## Work required
Output all of the entries below precisely as written.

[[ Data provided, beginning ]]

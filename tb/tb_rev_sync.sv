// tb_rev_sync: checks that the word counter locks to the first revolution
// edge after arm, labels the word that arrived with the marker as address 0,
// runs free modulo h/2 afterwards (later markers are ignored), flags the last
// word of each turn, and stops on disarm. Latency from input to output is
// checked to be three clocks.
module tb_rev_sync;
  import bcr_pkg::*;

  logic clk = 1'b0;
  always #2 clk = ~clk;

  logic rst, rev_i, arm, disarm;
  logic [15:0] adc_i, word_o;
  logic [12:0] turn_words;
  logic [11:0] addr_o;
  logic valid_o, eot_o, waiting_o;
  int unsigned checks = 0, failures = 0;

  rev_sync dut (.*);

  int unsigned cyc = 0;
  always @(posedge clk) cyc <= cyc + 1;
  assign adc_i = 16'(cyc);            // each word carries its arrival clock

  task automatic check(input bit c, input string s);
    checks++;
    if (!c) begin failures++; if (failures < 10) $display("FAIL %s at %0d", s, cyc); end
  endtask

  int unsigned rev_at;
  initial begin
    rst = 1; rev_i = 0; arm = 0; disarm = 0; turn_words = 13'd115;
    repeat (5) @(negedge clk);
    rst = 0;
    repeat (5) @(negedge clk);
    check(!valid_o && !waiting_o, "idle after reset");
    arm = 1; @(negedge clk); arm = 0;
    check(waiting_o, "waiting for revolution");
    repeat (17) @(negedge clk);
    check(!valid_o, "no address before the revolution edge");
    // marker present during the clock in which word rev_at arrives
    rev_at = cyc; rev_i = 1;
    @(negedge clk); rev_i = 0;
    // find first valid word: must carry rev_at and appear 3 clocks later
    @(negedge clk);
    check(!valid_o, "not valid before latency");
    @(negedge clk);
    check(valid_o && addr_o == 0 && word_o == 16'(rev_at), "address 0 is the marker word");
    check(!waiting_o, "not waiting once synchronised");
    for (int i = 1; i < 3 * 115; i++) begin
      @(negedge clk);
      check(valid_o && addr_o == 12'(i % 115) && word_o == 16'(rev_at + i), "free-running address");
      check(eot_o == (i % 115 == 114), "end of turn flag");
      // a marker at a wrong place after lock must not move the counter
      if (i == 150) rev_i = 1;
      if (i == 153) rev_i = 0;
    end
    disarm = 1; @(negedge clk); disarm = 0;
    check(!valid_o, "disarm stops the address");
    // re-arm with a different harmonic, marker held high over several clocks
    turn_words = 13'd2560;
    arm = 1; @(negedge clk); arm = 0;
    repeat (3) @(negedge clk);
    rev_at = cyc; rev_i = 1;
    repeat (20) @(negedge clk);
    rev_i = 0;
    for (int i = 3; i < 2600; i++) begin
      if (i == 3) begin
        check(valid_o && addr_o == 17 && word_o == 16'(rev_at + 17), "re-lock with long marker");
      end
      if (i > 3) check(addr_o == 12'((i + 14) % 2560) && eot_o == ((i + 14) % 2560 == 2559), "h=5120 count");
      @(negedge clk);
    end
    $display("TB_RESULT checks=%0d failures=%0d", checks, failures);
    $finish;
  end

  initial begin
    repeat (20000) @(posedge clk);
    failures++;
    $display("TB_RESULT checks=%0d failures=%0d", checks, failures);
    $finish;
  end
endmodule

[[ Data provided, end ]]

## Exercise response
filename tb/tb_rev_sync.sv
// tb_rev_sync: checks that the word counter locks to the first revolution
// edge after arm, labels the word that arrived with the marker as address 0,
// runs free modulo h/2 afterwards (later markers are ignored), flags the last
// word of each turn, and stops on disarm. Latency from input to output is
// checked to be three clocks.
module tb_rev_sync;
  import bcr_pkg::*;

  logic clk = 1'b0;
  always #2 clk = ~clk;

  logic rst, rev_i, arm, disarm;
  logic [15:0] adc_i, word_o;
  logic [12:0] turn_words;
  logic [11:0] addr_o;
  logic valid_o, eot_o, waiting_o;
  int unsigned checks = 0, failures = 0;

  rev_sync dut (.*);

  int unsigned cyc = 0;
  always @(posedge clk) cyc <= cyc + 1;
  assign adc_i = 16'(cyc);            // each word carries its arrival clock

  task automatic check(input bit c, input string s);
    checks++;
    if (!c) begin failures++; if (failures < 10) $display("FAIL %s at %0d", s, cyc); end
  endtask

  int unsigned rev_at;
  initial begin
    rst = 1; rev_i = 0; arm = 0; disarm = 0; turn_words = 13'd115;
    repeat (5) @(negedge clk);
    rst = 0;
    repeat (5) @(negedge clk);
    check(!valid_o && !waiting_o, "idle after reset");
    arm = 1; @(negedge clk); arm = 0;
    check(waiting_o, "waiting for revolution");
    repeat (17) @(negedge clk);
    check(!valid_o, "no address before the revolution edge");
    // marker present during the clock in which word rev_at arrives
    rev_at = cyc; rev_i = 1;
    @(negedge clk); rev_i = 0;
    // find first valid word: must carry rev_at and appear 3 clocks later
    @(negedge clk);
    check(!valid_o, "not valid before latency");
    @(negedge clk);
    check(valid_o && addr_o == 0 && word_o == 16'(rev_at), "address 0 is the marker word");
    check(!waiting_o, "not waiting once synchronised");
    for (int i = 1; i < 3 * 115; i++) begin
      @(negedge clk);
      check(valid_o && addr_o == 12'(i % 115) && word_o == 16'(rev_at + i), "free-running address");
      check(eot_o == (i % 115 == 114), "end of turn flag");
      // a marker at a wrong place after lock must not move the counter
      if (i == 150) rev_i = 1;
      if (i == 153) rev_i = 0;
    end
    disarm = 1; @(negedge clk); disarm = 0;
    check(!valid_o, "disarm stops the address");
    // re-arm with a different harmonic, marker held high over several clocks
    turn_words = 13'd2560;
    arm = 1; @(negedge clk); arm = 0;
    repeat (3) @(negedge clk);
    rev_at = cyc; rev_i = 1;
    repeat (20) @(negedge clk);
    rev_i = 0;
    for (int i = 3; i < 2600; i++) begin
      if (i == 3) begin
        check(valid_o && addr_o == 17 && word_o == 16'(rev_at + 17), "re-lock with long marker");
      end
      if (i > 3) check(addr_o == 12'((i + 14) % 2560) && eot_o == ((i + 14) % 2560 == 2559), "h=5120 count");
      @(negedge clk);
    end
    $display("TB_RESULT checks=%0d failures=%0d", checks, failures);
    $finish;
  end

  initial begin
    repeat (20000) @(posedge clk);
    failures++;
    $display("TB_RESULT checks=%0d failures=%0d", checks, failures);
    $finish;
  end
endmodule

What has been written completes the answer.